Exercise instructions: Take each line from the material below that includes the string "number" and copy it.

Provided data:
----------

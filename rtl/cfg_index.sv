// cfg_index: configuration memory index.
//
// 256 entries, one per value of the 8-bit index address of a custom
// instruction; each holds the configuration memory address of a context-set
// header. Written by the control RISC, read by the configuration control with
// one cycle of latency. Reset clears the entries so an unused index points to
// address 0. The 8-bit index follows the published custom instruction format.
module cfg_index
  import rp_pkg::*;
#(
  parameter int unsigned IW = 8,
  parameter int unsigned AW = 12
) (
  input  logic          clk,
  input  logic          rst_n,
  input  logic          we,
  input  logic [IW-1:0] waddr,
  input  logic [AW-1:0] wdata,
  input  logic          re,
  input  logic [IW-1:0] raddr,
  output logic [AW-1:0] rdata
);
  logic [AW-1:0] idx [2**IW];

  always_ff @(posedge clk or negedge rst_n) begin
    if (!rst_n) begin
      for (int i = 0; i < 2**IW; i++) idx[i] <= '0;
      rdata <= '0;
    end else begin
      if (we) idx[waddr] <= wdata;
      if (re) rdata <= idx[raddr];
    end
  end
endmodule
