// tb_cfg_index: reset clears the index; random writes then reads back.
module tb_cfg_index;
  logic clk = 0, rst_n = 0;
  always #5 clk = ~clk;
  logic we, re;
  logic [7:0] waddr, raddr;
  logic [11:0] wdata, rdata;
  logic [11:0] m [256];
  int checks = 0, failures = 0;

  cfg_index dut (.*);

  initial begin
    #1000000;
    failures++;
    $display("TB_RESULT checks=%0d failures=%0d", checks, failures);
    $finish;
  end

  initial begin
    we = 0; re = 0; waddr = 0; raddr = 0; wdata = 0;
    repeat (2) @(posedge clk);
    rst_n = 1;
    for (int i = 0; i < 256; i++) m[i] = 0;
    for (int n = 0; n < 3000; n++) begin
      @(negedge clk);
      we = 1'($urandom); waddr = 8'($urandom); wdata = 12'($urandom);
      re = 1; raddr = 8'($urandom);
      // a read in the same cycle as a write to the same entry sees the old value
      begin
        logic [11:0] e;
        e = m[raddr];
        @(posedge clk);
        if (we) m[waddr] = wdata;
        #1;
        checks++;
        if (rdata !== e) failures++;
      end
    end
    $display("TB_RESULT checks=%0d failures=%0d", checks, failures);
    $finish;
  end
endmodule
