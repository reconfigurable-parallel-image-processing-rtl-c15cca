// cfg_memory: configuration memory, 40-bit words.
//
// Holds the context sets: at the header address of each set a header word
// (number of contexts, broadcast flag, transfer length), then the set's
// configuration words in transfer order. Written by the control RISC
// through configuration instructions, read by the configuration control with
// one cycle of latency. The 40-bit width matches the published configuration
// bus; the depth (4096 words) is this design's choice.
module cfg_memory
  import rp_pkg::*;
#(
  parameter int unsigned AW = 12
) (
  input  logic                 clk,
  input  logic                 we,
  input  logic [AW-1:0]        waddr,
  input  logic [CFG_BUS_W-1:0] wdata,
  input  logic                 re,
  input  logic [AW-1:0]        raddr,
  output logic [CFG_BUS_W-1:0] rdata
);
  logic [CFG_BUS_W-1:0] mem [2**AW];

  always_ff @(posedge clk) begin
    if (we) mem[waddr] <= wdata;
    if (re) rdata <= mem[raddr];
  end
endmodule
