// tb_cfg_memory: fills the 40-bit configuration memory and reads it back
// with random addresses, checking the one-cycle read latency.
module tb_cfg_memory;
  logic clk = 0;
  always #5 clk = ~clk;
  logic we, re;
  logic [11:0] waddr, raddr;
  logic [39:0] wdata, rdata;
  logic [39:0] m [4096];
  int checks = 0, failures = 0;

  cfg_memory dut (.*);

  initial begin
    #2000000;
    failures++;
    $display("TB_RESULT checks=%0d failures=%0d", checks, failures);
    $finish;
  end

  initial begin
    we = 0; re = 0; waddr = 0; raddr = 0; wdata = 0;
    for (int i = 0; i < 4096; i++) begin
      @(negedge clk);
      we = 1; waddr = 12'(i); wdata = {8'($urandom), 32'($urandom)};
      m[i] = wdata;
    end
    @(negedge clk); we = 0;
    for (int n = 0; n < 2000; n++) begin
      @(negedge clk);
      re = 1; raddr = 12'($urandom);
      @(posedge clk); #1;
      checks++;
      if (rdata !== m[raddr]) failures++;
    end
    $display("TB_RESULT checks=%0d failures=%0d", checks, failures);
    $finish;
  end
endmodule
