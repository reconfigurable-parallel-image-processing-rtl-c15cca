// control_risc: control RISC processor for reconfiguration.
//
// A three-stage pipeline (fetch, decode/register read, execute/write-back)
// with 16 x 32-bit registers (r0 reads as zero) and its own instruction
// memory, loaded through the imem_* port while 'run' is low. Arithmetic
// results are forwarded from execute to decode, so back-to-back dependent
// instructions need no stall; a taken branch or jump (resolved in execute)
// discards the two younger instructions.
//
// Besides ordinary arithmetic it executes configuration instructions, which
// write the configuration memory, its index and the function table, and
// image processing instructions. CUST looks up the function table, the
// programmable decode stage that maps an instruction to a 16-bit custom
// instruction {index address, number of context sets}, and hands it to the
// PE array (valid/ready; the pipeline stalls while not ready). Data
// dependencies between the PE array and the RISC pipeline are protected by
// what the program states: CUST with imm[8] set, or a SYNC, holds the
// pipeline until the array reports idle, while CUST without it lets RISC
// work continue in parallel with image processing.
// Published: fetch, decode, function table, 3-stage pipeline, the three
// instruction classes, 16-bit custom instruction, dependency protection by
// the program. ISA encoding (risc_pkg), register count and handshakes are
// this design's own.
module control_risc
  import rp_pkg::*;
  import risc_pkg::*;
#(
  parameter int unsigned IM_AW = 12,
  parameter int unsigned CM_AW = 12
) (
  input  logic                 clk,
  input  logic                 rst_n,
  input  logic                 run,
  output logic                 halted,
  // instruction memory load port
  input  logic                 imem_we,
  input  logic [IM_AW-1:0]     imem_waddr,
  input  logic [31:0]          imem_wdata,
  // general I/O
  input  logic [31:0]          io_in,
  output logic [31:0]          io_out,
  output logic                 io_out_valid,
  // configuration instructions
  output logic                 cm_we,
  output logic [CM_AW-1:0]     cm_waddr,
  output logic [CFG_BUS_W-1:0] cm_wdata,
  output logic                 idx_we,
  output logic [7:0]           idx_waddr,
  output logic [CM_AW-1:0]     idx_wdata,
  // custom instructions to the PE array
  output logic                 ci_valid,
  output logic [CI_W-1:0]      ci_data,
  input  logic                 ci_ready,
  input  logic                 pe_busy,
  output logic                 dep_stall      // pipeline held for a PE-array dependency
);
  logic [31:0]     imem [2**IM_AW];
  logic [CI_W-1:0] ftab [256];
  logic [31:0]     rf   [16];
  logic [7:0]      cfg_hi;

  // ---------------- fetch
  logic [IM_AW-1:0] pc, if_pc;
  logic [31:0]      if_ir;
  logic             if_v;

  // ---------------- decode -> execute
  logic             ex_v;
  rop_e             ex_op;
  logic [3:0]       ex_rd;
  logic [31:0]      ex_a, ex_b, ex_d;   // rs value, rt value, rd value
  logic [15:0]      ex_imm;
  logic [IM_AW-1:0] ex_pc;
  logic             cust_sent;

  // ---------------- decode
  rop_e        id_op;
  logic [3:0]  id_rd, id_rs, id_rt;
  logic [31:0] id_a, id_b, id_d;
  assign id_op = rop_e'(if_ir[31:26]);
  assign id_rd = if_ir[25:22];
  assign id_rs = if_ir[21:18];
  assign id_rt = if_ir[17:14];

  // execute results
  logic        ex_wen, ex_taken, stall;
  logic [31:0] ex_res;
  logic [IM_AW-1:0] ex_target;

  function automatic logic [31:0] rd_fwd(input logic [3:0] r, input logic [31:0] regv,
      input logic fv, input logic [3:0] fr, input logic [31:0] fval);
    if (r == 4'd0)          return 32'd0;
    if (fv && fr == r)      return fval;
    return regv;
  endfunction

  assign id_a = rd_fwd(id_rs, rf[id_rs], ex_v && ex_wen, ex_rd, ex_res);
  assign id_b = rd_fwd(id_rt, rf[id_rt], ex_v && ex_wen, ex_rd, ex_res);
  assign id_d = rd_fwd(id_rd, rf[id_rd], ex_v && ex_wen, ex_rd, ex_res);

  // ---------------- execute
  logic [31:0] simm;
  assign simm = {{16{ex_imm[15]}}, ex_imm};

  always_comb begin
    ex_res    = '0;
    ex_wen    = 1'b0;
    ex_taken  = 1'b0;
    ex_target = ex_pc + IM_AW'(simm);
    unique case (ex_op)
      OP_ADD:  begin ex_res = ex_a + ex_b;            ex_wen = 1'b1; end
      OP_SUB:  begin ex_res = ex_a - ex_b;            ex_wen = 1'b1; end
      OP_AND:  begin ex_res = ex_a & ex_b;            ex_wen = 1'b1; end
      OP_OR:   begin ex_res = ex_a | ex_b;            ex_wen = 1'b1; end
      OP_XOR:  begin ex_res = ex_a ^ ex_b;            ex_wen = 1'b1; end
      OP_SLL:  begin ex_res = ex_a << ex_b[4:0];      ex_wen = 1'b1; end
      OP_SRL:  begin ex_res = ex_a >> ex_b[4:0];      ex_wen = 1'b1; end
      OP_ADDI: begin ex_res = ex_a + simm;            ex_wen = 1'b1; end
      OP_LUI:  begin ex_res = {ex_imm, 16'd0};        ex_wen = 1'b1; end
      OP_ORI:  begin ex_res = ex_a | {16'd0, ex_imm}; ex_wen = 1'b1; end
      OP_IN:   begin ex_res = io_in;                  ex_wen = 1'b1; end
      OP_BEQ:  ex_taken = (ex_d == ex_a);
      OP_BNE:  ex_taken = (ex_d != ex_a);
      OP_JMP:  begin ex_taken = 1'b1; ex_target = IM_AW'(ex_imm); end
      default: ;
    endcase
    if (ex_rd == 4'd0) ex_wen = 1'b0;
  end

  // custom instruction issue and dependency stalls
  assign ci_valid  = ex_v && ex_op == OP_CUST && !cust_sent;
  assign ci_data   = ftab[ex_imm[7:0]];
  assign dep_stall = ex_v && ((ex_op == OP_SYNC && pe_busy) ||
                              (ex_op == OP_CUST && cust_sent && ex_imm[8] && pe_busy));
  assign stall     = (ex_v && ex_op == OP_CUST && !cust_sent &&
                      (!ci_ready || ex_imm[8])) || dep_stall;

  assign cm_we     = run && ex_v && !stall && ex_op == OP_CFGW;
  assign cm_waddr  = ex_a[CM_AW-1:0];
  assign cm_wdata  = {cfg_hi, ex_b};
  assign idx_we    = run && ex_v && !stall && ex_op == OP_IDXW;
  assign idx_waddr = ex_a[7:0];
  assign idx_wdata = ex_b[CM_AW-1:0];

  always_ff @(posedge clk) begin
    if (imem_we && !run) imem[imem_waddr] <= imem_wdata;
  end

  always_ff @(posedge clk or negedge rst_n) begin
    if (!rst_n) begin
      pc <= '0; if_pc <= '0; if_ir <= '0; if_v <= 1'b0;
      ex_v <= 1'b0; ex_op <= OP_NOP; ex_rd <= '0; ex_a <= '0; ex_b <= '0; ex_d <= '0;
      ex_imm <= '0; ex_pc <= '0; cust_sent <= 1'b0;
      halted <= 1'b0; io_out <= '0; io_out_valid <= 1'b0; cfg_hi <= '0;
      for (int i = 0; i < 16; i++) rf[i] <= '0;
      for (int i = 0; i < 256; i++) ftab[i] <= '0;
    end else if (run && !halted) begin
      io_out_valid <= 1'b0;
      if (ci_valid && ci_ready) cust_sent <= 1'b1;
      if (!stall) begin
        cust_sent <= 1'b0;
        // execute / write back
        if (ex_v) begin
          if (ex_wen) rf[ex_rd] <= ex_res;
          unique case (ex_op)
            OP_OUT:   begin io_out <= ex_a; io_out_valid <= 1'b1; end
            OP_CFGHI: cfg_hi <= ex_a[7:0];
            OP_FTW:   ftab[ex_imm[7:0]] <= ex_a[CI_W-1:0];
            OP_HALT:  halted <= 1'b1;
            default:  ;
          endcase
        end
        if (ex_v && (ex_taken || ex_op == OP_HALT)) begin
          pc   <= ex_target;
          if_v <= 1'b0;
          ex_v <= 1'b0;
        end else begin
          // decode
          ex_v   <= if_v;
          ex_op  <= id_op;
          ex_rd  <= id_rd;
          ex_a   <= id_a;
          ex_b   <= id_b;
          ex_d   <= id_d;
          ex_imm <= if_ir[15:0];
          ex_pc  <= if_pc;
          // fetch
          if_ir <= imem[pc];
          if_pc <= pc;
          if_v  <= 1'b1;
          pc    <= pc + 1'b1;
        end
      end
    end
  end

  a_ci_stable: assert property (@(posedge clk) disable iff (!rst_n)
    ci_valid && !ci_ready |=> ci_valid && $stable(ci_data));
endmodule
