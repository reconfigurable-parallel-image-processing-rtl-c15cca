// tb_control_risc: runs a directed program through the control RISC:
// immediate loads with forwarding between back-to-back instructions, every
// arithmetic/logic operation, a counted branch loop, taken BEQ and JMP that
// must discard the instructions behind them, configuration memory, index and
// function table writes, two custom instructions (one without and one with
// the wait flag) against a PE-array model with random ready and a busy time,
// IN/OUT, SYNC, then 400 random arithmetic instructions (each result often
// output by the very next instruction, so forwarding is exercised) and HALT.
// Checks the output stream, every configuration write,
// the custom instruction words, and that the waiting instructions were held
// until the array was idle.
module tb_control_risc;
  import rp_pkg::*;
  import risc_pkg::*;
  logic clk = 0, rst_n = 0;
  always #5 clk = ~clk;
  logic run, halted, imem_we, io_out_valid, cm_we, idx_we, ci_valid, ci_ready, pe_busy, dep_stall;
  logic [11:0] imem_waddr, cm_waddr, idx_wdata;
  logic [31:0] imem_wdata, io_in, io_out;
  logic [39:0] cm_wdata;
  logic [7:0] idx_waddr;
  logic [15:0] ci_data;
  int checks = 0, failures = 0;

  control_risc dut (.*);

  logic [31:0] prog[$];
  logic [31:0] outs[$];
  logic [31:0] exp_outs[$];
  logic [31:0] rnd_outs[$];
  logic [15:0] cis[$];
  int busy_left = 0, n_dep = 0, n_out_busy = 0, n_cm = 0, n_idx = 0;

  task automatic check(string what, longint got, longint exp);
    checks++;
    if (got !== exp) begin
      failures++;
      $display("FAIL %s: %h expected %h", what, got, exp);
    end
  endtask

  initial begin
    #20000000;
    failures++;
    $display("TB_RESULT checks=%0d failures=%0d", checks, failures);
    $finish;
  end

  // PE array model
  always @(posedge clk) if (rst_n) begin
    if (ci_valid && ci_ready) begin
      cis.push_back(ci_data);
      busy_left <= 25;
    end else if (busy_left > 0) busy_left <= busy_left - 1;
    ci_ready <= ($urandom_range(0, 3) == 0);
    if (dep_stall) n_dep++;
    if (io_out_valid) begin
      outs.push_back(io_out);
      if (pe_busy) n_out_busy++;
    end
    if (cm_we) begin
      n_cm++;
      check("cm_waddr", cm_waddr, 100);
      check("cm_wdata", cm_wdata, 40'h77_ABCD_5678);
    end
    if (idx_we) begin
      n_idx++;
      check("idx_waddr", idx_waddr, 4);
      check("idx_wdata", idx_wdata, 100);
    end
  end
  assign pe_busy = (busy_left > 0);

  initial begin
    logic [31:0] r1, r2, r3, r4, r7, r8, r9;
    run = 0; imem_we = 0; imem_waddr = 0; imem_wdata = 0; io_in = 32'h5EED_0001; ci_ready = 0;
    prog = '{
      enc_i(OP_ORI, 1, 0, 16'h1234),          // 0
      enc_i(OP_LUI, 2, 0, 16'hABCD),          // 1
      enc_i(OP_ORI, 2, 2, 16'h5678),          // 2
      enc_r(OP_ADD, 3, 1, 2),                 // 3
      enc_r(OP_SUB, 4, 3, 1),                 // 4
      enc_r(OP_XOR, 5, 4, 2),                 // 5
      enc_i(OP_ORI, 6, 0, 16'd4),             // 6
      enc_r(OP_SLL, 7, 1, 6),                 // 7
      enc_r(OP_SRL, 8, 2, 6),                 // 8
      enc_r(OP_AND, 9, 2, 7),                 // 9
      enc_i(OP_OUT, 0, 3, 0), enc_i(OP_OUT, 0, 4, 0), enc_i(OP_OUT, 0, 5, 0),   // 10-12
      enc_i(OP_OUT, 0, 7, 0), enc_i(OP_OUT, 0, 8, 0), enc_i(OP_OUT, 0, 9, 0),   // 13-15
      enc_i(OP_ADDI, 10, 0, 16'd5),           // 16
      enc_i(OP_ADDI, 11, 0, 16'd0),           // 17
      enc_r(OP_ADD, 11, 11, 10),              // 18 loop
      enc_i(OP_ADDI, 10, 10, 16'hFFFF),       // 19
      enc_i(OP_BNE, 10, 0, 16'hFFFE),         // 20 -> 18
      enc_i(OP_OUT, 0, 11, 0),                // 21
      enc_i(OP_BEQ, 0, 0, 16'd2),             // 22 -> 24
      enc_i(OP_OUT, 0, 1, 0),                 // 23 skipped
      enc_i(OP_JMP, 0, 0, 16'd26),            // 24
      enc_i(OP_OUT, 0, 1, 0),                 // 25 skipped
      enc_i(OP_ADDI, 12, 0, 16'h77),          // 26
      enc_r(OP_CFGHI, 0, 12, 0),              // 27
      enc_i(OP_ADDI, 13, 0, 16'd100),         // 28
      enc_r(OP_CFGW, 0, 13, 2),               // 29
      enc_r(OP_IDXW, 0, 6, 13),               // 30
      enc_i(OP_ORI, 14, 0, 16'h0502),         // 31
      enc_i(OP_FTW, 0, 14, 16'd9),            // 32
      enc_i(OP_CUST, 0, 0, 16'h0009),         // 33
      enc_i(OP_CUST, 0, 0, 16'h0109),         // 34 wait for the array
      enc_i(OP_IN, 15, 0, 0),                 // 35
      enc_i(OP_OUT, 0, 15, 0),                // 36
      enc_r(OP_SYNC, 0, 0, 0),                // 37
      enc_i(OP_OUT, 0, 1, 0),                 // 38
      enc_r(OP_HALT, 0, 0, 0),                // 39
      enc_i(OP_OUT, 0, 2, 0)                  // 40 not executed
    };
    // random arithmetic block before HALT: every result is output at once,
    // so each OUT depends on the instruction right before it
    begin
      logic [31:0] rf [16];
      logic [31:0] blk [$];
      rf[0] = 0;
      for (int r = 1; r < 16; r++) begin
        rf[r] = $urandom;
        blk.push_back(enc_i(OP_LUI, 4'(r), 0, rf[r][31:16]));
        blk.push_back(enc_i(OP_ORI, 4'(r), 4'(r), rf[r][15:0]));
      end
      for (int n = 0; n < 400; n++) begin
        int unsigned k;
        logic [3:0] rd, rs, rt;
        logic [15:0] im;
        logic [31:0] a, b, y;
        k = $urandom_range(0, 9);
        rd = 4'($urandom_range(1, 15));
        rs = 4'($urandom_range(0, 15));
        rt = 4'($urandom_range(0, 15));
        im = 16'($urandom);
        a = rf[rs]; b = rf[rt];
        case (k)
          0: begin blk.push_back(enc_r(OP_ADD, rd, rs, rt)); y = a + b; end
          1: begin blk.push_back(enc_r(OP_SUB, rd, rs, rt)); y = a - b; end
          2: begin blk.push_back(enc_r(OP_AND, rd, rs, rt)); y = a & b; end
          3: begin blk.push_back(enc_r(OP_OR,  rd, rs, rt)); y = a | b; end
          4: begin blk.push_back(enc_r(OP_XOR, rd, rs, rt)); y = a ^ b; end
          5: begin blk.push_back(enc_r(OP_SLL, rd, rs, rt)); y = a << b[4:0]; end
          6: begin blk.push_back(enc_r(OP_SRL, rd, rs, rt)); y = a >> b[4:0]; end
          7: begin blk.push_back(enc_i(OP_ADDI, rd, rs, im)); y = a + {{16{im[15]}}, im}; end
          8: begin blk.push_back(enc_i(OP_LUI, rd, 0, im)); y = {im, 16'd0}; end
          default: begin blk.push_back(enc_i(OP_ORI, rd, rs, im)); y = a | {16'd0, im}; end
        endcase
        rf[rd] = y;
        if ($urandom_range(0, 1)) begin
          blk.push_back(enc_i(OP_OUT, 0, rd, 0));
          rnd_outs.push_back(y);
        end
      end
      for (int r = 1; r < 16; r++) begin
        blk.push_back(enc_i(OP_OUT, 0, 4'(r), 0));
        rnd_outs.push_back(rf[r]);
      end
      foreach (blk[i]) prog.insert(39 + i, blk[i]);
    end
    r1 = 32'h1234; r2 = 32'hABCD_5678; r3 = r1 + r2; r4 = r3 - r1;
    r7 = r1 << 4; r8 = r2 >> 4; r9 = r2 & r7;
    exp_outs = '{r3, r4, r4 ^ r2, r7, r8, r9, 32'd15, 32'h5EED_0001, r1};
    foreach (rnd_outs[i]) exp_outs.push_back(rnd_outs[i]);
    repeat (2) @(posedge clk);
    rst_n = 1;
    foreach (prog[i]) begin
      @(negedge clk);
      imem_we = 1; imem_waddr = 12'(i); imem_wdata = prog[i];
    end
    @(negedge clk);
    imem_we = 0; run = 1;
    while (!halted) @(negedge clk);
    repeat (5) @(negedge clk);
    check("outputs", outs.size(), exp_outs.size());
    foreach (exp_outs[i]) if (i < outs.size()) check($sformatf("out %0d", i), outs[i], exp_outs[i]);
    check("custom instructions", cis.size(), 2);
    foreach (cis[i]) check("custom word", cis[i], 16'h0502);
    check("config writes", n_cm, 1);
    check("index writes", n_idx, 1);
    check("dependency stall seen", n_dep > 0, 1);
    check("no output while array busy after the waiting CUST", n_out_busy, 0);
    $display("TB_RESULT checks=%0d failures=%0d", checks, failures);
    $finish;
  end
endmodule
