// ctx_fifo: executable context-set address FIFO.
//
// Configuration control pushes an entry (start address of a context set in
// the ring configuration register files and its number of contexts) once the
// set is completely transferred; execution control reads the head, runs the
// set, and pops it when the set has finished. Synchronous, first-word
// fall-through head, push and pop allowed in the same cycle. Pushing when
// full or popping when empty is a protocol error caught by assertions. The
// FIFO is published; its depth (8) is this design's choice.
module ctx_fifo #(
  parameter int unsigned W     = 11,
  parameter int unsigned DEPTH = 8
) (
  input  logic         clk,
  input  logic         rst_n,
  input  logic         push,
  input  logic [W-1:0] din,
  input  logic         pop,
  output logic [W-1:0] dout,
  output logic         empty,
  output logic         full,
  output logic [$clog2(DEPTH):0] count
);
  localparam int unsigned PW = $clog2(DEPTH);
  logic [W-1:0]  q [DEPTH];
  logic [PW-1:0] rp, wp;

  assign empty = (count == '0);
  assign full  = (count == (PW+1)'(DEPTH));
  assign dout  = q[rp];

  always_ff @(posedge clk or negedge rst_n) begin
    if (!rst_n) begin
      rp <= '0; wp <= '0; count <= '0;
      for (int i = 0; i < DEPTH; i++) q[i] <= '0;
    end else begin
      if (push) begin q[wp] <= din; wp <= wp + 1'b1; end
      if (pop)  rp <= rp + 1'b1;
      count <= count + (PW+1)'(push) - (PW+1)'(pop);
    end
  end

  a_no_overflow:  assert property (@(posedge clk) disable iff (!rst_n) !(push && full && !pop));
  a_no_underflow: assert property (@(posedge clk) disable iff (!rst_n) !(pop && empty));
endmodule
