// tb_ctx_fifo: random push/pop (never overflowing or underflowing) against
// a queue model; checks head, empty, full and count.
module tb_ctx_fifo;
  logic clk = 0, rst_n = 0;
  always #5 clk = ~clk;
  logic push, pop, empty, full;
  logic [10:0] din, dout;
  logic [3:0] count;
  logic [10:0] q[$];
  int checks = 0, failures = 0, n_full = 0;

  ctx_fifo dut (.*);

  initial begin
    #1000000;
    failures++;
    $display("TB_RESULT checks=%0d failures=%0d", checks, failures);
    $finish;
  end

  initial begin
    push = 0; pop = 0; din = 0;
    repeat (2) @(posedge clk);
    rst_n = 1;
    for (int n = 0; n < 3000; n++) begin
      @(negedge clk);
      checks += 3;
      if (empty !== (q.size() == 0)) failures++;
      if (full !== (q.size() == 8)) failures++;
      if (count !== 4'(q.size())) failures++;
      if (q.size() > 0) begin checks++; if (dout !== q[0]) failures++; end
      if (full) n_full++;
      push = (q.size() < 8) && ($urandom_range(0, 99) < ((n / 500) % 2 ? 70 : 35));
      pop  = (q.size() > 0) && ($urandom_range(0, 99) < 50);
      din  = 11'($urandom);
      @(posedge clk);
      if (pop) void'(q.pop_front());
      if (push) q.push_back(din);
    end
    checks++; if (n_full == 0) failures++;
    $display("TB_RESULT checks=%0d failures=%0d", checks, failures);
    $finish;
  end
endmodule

----------

Exercise output:
// (number of contexts, broadcast flag, transfer length), then the set's
// instruction {index address, number of context sets}, and hands it to the
// the ring configuration register files and its number of contexts) once the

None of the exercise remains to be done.